(Task instructions): Below are records; report the number of lines in them that include the word "always", with no other text.

---- Data section

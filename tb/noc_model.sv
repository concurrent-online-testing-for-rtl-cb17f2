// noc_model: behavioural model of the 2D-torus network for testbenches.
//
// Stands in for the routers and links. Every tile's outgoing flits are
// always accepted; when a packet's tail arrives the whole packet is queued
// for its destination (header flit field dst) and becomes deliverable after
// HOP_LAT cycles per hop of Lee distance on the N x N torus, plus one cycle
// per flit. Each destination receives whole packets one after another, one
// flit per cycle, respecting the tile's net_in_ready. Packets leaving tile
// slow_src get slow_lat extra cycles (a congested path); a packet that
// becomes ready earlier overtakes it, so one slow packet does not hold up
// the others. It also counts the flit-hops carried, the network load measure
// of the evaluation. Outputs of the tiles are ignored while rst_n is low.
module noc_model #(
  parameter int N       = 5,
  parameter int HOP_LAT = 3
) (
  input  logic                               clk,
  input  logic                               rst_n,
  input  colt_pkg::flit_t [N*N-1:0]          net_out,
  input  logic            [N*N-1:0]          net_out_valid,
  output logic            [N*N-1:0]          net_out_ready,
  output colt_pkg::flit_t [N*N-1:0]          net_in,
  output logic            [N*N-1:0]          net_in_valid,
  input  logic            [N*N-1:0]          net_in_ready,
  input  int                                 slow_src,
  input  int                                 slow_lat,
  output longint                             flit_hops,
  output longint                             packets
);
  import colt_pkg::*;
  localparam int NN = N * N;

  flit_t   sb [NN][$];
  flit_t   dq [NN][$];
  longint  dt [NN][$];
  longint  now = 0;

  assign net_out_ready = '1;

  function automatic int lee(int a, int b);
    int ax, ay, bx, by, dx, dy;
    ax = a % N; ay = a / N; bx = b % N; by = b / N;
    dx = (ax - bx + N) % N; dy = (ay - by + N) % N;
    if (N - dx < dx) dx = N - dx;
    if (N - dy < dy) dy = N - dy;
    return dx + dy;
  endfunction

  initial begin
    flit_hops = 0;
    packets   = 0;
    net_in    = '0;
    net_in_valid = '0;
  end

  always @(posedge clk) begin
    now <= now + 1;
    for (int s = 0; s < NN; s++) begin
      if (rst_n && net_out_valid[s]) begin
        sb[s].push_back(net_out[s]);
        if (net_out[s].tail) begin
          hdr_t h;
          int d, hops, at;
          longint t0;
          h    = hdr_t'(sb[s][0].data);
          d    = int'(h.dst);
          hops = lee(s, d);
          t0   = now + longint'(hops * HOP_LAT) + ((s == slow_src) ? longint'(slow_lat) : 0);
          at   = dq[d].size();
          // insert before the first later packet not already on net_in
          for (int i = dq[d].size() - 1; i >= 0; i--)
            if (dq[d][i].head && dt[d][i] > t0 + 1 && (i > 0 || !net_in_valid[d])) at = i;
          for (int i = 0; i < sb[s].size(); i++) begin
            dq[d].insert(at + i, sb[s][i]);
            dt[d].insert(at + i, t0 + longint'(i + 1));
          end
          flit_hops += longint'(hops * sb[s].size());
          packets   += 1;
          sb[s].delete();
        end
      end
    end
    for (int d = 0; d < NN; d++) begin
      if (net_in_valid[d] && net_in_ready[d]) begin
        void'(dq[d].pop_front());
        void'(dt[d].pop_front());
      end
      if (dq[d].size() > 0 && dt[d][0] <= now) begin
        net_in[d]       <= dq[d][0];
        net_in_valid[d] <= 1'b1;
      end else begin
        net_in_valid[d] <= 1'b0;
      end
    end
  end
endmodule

--------

(Exercise answer): 2